Nanotechnology has become an authorizing technology for disease detection, diagnosis and therapy. In the past 100 years, vaccination has assisted enormously to public health by averting a number of virulent infections. Killed, attenuated, toxoid or part of the microorganism is used to provoke immune response against it. In recent years, nanovaccine is a novel path to the methodology of vaccination. Nanomaterials are delivered as microspheres, nanobeads or micronanoprojections. Gentle, competent and safe needle-free routes like the oral route or intranasal, or patches of microprojections to the skin are few of the ways which are in the trial stage at present but might have a remarkable future at the forefront in nanovaccination.

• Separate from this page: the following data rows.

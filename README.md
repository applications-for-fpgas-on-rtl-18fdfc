# FPGA functions for a nanosatellite: GPS search, watchdog with pin hold, camera link

This repository holds synthesizable SystemVerilog for three separate jobs that an FPGA can take on
a small satellite. Each one comes from a case study of a thesis on FPGAs in nanosatellites:

1. **GPS baseband hardware.** It records 1-bit I/Q samples from a GPS RF frontend into SDRAM and
   searches the recording for satellites. The search covers 8 PRNs, 20 Doppler bins and all 1023
   code phases in one pass, with no FFT and no processor in the loop.
2. **Watchdog with pin hold.** This is a watchdog for the power-board microcontroller. It resets a
   microcontroller that stops talking to it over SPI. While the microcontroller resets and reboots,
   the FPGA keeps the power board's control pins at their last values, so no regulator or charger
   switches by accident.
3. **Camera link.** A CMOS camera sends 12-bit packets at about 320 Mbit/s on one LVDS pair, with no
   clock. Each packet holds a start bit, 10 pixel bits and a stop bit. The FPGA recovers the bits by
   4x oversampling, frames the packets and buffers the pixels. It then sends each pixel as two bytes
   on a standard UART that an ordinary microcontroller can receive.

The three designs share nothing. They sit side by side in `nanosat_fpga_top`, and each has its own
clocks and ports.

```
nanosat_fpga_top
├── gps_baseband                      (system clock + 16.384 MHz frontend clock)
│   ├── gps_data_acq_avalon           sample recorder, Avalon slave + write master
│   │   ├── async_fifo                frontend -> system clock crossing
│   │   └── gps_data_acq              Idle/Shift/Copy/Increment/Switch/Done FSM
│   ├── gps_sat_acq                   satellite search, Avalon slave + read master
│   │   ├── nco_1bit x 21             20 replica carriers + the 1.023 MHz code clock
│   │   ├── ca_code_gen x 32          one C/A generator per PRN
│   │   ├── gps_acq_channel x 8       correlate, integrate, power, keep best
│   │   └── gps_sat_acq_ctrl          search FSM and sample reader
│   └── avalon_arbiter                two masters onto the single memory port
├── wdt_fpga                          (20 MHz)
│   ├── spi_slave, wdt_cmd_decoder
│   ├── watchdog_timer
│   └── pin_monitor
└── camera_if                         (two bit-rate clocks, 90 degrees apart)
    ├── lvds_oversampler, lvds_edge_detect, lvds_deserializer
    ├── sync_fifo, pixel_byte_encoder
    └── uart_tx
```

`gps_pkg` holds the shared constants, the Avalon request and response structs (`avm_req_t`,
`avm_rsp_t`), the NCO increment function and the table of C/A code taps.

Some parts are not in this RTL. These are the Nios II processor and its UART/SPI peripherals, the
SDRAM controller, the PLLs, the MAX2769 frontend and the analog power board. They are vendor IP or
analog parts. Their signals are ports of the top instead:
- one Avalon-MM master port towards memory;
- two Avalon slave ports for the processor;
- clock inputs.

---

## 1. GPS baseband

### 1.1 Recording samples (`gps_data_acq_avalon`)

The frontend delivers one I bit and one Q bit per 61 ns (16.384 MHz). A bit value of 1 means +1.

1. **Clock crossing.** `async_fifo` moves each {I,Q} pair into the system clock domain. Its pointers
   are Gray coded, and each crosses through a 3-flop synchronizer.
2. **Byte expansion.** `gps_data_acq` takes two pairs and expands every bit to a signed byte
   (+1 → `0x01`, −1 → `0xFF`). It then writes one 32-bit word, laid out as
   `{Q(n+1), I(n+1), Q(n), I(n)}`, with I(n) in the lowest byte.
3. **State machine.** The states are Idle → Shift (twice) → Copy (held until the memory accepts) →
   Increment → Shift … At the end of a buffer the machine goes to Switch, then either Done or back to
   Shift.
4. **Buffers.** Each buffer holds `SAMPLES_PER_BUF` samples: 65536, which is 4 ms or 128 KiB.
   - *Single mode* fills one buffer at `base` and stops.
   - *Continuous mode* alternates between `base` and `base + 2*SAMPLES_PER_BUF`. Software can work on
     one buffer while the hardware fills the other.

Registers (32-bit, word addressed):

| addr | write | read |
|---|---|---|
| 0 | [0] enable (0→1 starts a recording), [1] continuous | same, plus [8] busy, [9] done, [10] buffer filled last, [11] FIFO overflow (sticky until reset) |
| 1 | base byte address | base |

Clearing enable stops continuous recording at the end of the current buffer. While the recorder is
idle, the FIFO is drained, so a new recording starts with fresh samples.

The FIFO is 8 entries deep, not the 4 of the original. Each pointer takes three system clocks to
cross, plus up to three frontend clocks. A 4-entry FIFO therefore reports full before the write side
has seen the first read, even when the reader keeps up. Eight entries leave margin for memory wait
states. The margin is bounded: the overflow bit exists because a memory that stalls for more than
about 8 samples (≈0.5 µs) loses data. The end-to-end test provokes exactly that.

### 1.2 Searching for satellites (`gps_sat_acq`)

This is the most involved part of the design. The search is a *serial* search: for each code phase
it correlates 1 ms of recorded signal with local replicas, and keeps the strongest result. Many
hypotheses are tested at once:

- **20 replica carriers.** `nco_1bit` instances at IF + (k − 10)·500 Hz, k = 0…19, with
  IF = 4.092 MHz. Each is a 16-bit phase accumulator with increment `round(f·2^16 / 16.384 MHz)`,
  advanced once per sample. Their sine and cosine are single bits: sine = NOT msb, and
  cosine = NOT (msb XOR next bit).
- **A code clock.** One more NCO at 1.023 MHz gives the chip enable for all code generators.
- **32 C/A generators.** `ca_code_gen` uses G1 = 1 + x³ + x¹⁰ and G2 = 1 + x² + x³ + x⁶ + x⁸ + x⁹ + x¹⁰.
  The output is G1₁₀ ⊕ G2_S1 ⊕ G2_S2. The tap pairs per PRN come from `gps_pkg::g2_taps`.
- **8 channels.** `gps_acq_channel` serves one PRN of the selected bank (PRNs 8b+1 … 8b+8). The
  channel multiplies by XNOR: for ±1 values encoded as 1/0, XNOR is multiplication. Per carrier k, it
  integrates `I_k += sample ⊙ cos_k ⊙ chip` and `Q_k += sample ⊙ sin_k ⊙ chip` in 16-bit signed
  accumulators.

The utilization of drug-loaded PLGA nanoparticulate technology is budding an innovative generation of additional effective therapies accomplished of overcoming many organic, biophysical and biomedical obstructions that the body stages against traditional therapies. The research signify that PLGA nanoparticulate systems have great potential in providing inventive treatment, and are being able to renovate feebly soluble, poorly absorbed and labile biologically active substances into hopeful deliverable drugs. Endogenous control mechanisms that normalize immune tolerance can be overburdened using nanotherapeutic devices to both deliver and release regulatory cytokines in a stable, physiological mode. LIF-nano-driven immune tolerogenesis indicates a unique, antigen definite approach to immunemediated disease. Moreover, since LIF is in addition a significant factor for sustaining stem cells, the utilization of LIF-nano in regenerative medicine presents two-fold advantage, aiding engrafted stem cells in addition to shielding them from immune mediated rejection. As the functionality of nanoparticles becomes further composite, such as the addition of targeting ligands, there is a necessity to specifically engineer nanoparticles with the physicochemical and biological characteristics to accomplish each of the desired functions. Undeniably, this has been the uphill battle for the translation of targeted particles into clinical practice, emphasized by the reality that the first targeted liposome was portrayed more than 20 years ago, still barely a few of systems have ever made it to clinical trials and none have yet been permitted for use. We anticipate that with the introduction of safer nanomaterials simultaneously with new engineering approaches that lead to optimally designed nanoparticles, we will be perceived by an expanded number of multifunctional nanoparticles invading the clinic eventually.

However, the future remains exhilarating and broad open. Additional approaches are required to revolve the theory of drugloaded nanoparticle technology into a rational sensible application as the next generation of drug-delivery systems.